LinuxQuestions.org

LinuxQuestions.org (/questions/)
-   Linux - Newbie (https://www.linuxquestions.org/questions/linux-newbie-8/)
-   -   Script to pull certain characters from a filename and use in a variable? (https://www.linuxquestions.org/questions/linux-newbie-8/script-to-pull-certain-characters-from-a-filename-and-use-in-a-variable-765321/)
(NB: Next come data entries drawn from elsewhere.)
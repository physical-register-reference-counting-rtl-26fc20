// refcnt_nosqcpr_hybrid: unary/binary hybrid register reference counting for
// a NoSQ/CPR hybrid.
//
// In the unary NoSQ/CPR scheme most of the storage goes to the map-table
// banks: the rename map and each checkpoint need one bitvector per logical
// register because NoSQ may map several logical registers to one physical
// register. Here the map table is represented instead by one CBITS-bit
// counter per physical register (how many logical registers map to it):
//   RMap       counter array; at rename each slot increments its new
//              destination and decrements the register it over-writes, one
//              increment and one decrement per counter per cycle through a
//              single three-input carry-save adder;
//   Ckpt bank  one counter array per checkpoint, stored as CBITS bit-planes;
//              written whole at checkpoint creation, reset at release, read
//              back whole on recovery; never incremented;
//   LSQ bank   unary, as in the unary scheme (loads/stores, reset at commit);
//   IQ bank    unary, as in the unary scheme (others, reset at execute).
// A register is free when its LSQ and IQ columns are empty and its RMap and
// all checkpoint counters are zero.
//
// Same-cycle limits: rename slot s is accepted (ren_ready) only if all
// earlier valid slots were, no earlier accepted slot increments the same
// register or decrements the same register, and its destination's counter is
// not saturated (max), unless it also over-writes that same register.
// A refused slot and all later ones wait; the LSQ/IQ rows of refused slots
// are not written either.
// Checkpoint creation stores the counters as they stand at the start of the
// cycle (the checkpointed instruction leads its rename group; own choice);
// restore_en loads the counters from checkpoint restore_idx.
// Timing: updates at the clock edge. Reset: registers 0..NLREG-1 count 1.
module refcnt_nosqcpr_hybrid #(
  parameter int unsigned NPREG = refcnt_pkg::NPREG_DEF,
  parameter int unsigned NLREG = refcnt_pkg::NLREG_DEF,
  parameter int unsigned IQ    = refcnt_pkg::IQ_DEF,
  parameter int unsigned LSQ   = refcnt_pkg::LSQ_DEF,
  parameter int unsigned NCKPT = refcnt_pkg::NCKPT_DEF,
  parameter int unsigned W     = refcnt_pkg::W_DEF,
  parameter int unsigned NSRC  = refcnt_pkg::NSRC_DEF,
  parameter int unsigned CBITS = refcnt_pkg::CBITS_DEF
) (
  input  logic                                      clk,
  input  logic                                      rst_n,
  // rename
  input  logic [W-1:0]                              ren_valid,
  input  logic [W-1:0]                              ren_is_mem,
  input  logic [W-1:0][$clog2(LSQ)-1:0]             ren_lsq,
  input  logic [W-1:0][$clog2(IQ)-1:0]              ren_iq,
  input  logic [W-1:0][NSRC-1:0]                    ren_src_valid,
  input  logic [W-1:0][NSRC-1:0][$clog2(NPREG)-1:0] ren_src,
  input  logic [W-1:0]                              ren_has_dest,
  input  logic [W-1:0][$clog2(NPREG)-1:0]           ren_dest,
  input  logic [W-1:0][$clog2(NPREG)-1:0]           ren_old,
  output logic [W-1:0]                              ren_ready,
  // execute (IQ) and commit (LSQ) releases, squash included
  input  logic [IQ-1:0]                             iq_clr_mask,
  input  logic [LSQ-1:0]                            lsq_clr_mask,
  // checkpoints
  input  logic                                      ckpt_create,
  input  logic [$clog2(NCKPT)-1:0]                  ckpt_idx,
  input  logic [NCKPT-1:0]                          ckpt_clr_mask,
  input  logic                                      restore_en,
  input  logic [$clog2(NCKPT)-1:0]                  restore_idx,
  // counters and register allocation interface
  output logic [NPREG-1:0][CBITS-1:0]               rmap_cnt,
  output logic [NPREG-1:0]                          rmap_max,
  output logic [NPREG-1:0]                          in_use,
  output logic [W-1:0]                              free_valid,
  output logic [W-1:0][$clog2(NPREG)-1:0]           free_preg
);

  logic [W-1:0]                ok_s;
  logic [W-1:0][NPREG-1:0]     src_vec, inc_vec, dec_vec;
  logic [NPREG-1:0]            lsq_col, iq_col, rmap_nz, ck_col;
  logic [CBITS-1:0][NPREG-1:0] ck_wr, ck_rd;
  logic [NPREG-1:0][CBITS-1:0] ck_cnt;

  always_comb begin
    logic ok;
    ok = 1'b1;
    for (int s = 0; s < int'(W); s++) begin
      src_vec[s] = '0;
      for (int k = 0; k < int'(NSRC); k++)
        if (ren_src_valid[s][k]) src_vec[s][ren_src[s][k]] = 1'b1;
      if (ren_valid[s] && ren_has_dest[s]) begin
        for (int e = 0; e < s; e++)
          if (ren_valid[e] && ren_has_dest[e] &&
              (ren_dest[e] == ren_dest[s] || ren_old[e] == ren_old[s])) ok = 1'b0;
        if (rmap_max[ren_dest[s]] && ren_dest[s] != ren_old[s]) ok = 1'b0;
      end
      ok_s[s]      = ok;
      inc_vec[s]   = (ok && ren_valid[s] && ren_has_dest[s]) ? (NPREG'(1) << ren_dest[s]) : '0;
      dec_vec[s]   = (ok && ren_valid[s] && ren_has_dest[s]) ? (NPREG'(1) << ren_old[s])  : '0;
    end
  end

  assign ren_ready = ok_s;

  refcnt_unary_bank #(.ROWS(LSQ), .NPREG(NPREG), .WPORTS(W)) u_lsq (
    .clk, .rst_n, .wr_en(ren_valid & ren_is_mem & ok_s), .wr_row(ren_lsq), .wr_vec(src_vec),
    .clr_mask(lsq_clr_mask), .load_en(1'b0), .load_rows('0), .rows_q(),
    .col_or(lsq_col));

  refcnt_unary_bank #(.ROWS(IQ), .NPREG(NPREG), .WPORTS(W)) u_iq (
    .clk, .rst_n, .wr_en(ren_valid & ~ren_is_mem & ok_s), .wr_row(ren_iq), .wr_vec(src_vec),
    .clr_mask(iq_clr_mask), .load_en(1'b0), .load_rows('0), .rows_q(),
    .col_or(iq_col));

  refcnt_ctr_array #(.NPREG(NPREG), .CBITS(CBITS), .NI(W), .ND(W), .NINIT(NLREG),
                     .ONE_PER_CYCLE(1'b1)) u_rmap (
    .clk, .rst_n, .inc_vec, .dec_vec, .load_en(restore_en), .load_cnt(ck_cnt),
    .cnt(rmap_cnt), .max_vec(rmap_max), .in_use(rmap_nz));

  // counters <-> bit-planes
  always_comb begin
    for (int p = 0; p < int'(NPREG); p++)
      for (int b = 0; b < int'(CBITS); b++) begin
        ck_wr[b][p]  = rmap_cnt[p][b];
        ck_cnt[p][b] = ck_rd[b][p];
      end
  end

  refcnt_ckpt_bank #(.NCKPT(NCKPT), .SUB(CBITS), .NPREG(NPREG)) u_ckpt (
    .clk, .rst_n, .wr_en(ckpt_create), .wr_idx(ckpt_idx), .wr_data(ck_wr),
    .clr_mask(ckpt_clr_mask), .rd_idx(restore_idx), .rd_data(ck_rd), .col_or(ck_col));

  assign in_use = lsq_col | iq_col | rmap_nz | ck_col;

  refcnt_alloc #(.NPREG(NPREG), .W(W)) u_alloc (
    .in_use, .free_valid, .free_preg);

endmodule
kmkocot 10-29-2009 10:03 AM

Script to pull certain characters from a filename and use in a variable?
 
Hi All,

I have a script that runs another script in batch mode for a folder of files. The script needs the input file name and a 4-letter abbreviation for that file (the -taxon= flag).
Code:

for myfile in *.fas
do
myscript.pl -sequence_file=$myfile -taxon=**needs to be a 4-letter abbreviation**
done

The files are all named as such (Genus_species):
Lottia_gigantea.fas
Aplysia_californica.fas
Mytilus_edulis.fas

I would like the taxon flag to be the first letter of the genus and the first three letters of the species in all caps like this:
myscript.pl -sequence_file=Lottia_gigantea.fas -taxon=LGIG
myscript.pl -sequence_file=Aplysia_californica.fas -taxon=ACAL
myscript.pl -sequence_file=Mytilus_edulis -taxon=MEDU

Can anyone help me out? Do I need to use xargs for this?

Thanks!
Kevin

David the H. 10-29-2009 12:58 PM

Assuming I'm understanding correctly, and that there's always only one underscore separating the filename into two parts, I think this should work.
Code:

for myfile in *.fas
do
  taxon="$(echo $myfile|sed 's/\(.\).*_\(...\).*/\U\1\2/')"
  myscript.pl -sequence_file=$myfile -taxon=$taxon
done

This is assuming gnu sed. Other versions may not have uppercase flags. But there's more info about that here.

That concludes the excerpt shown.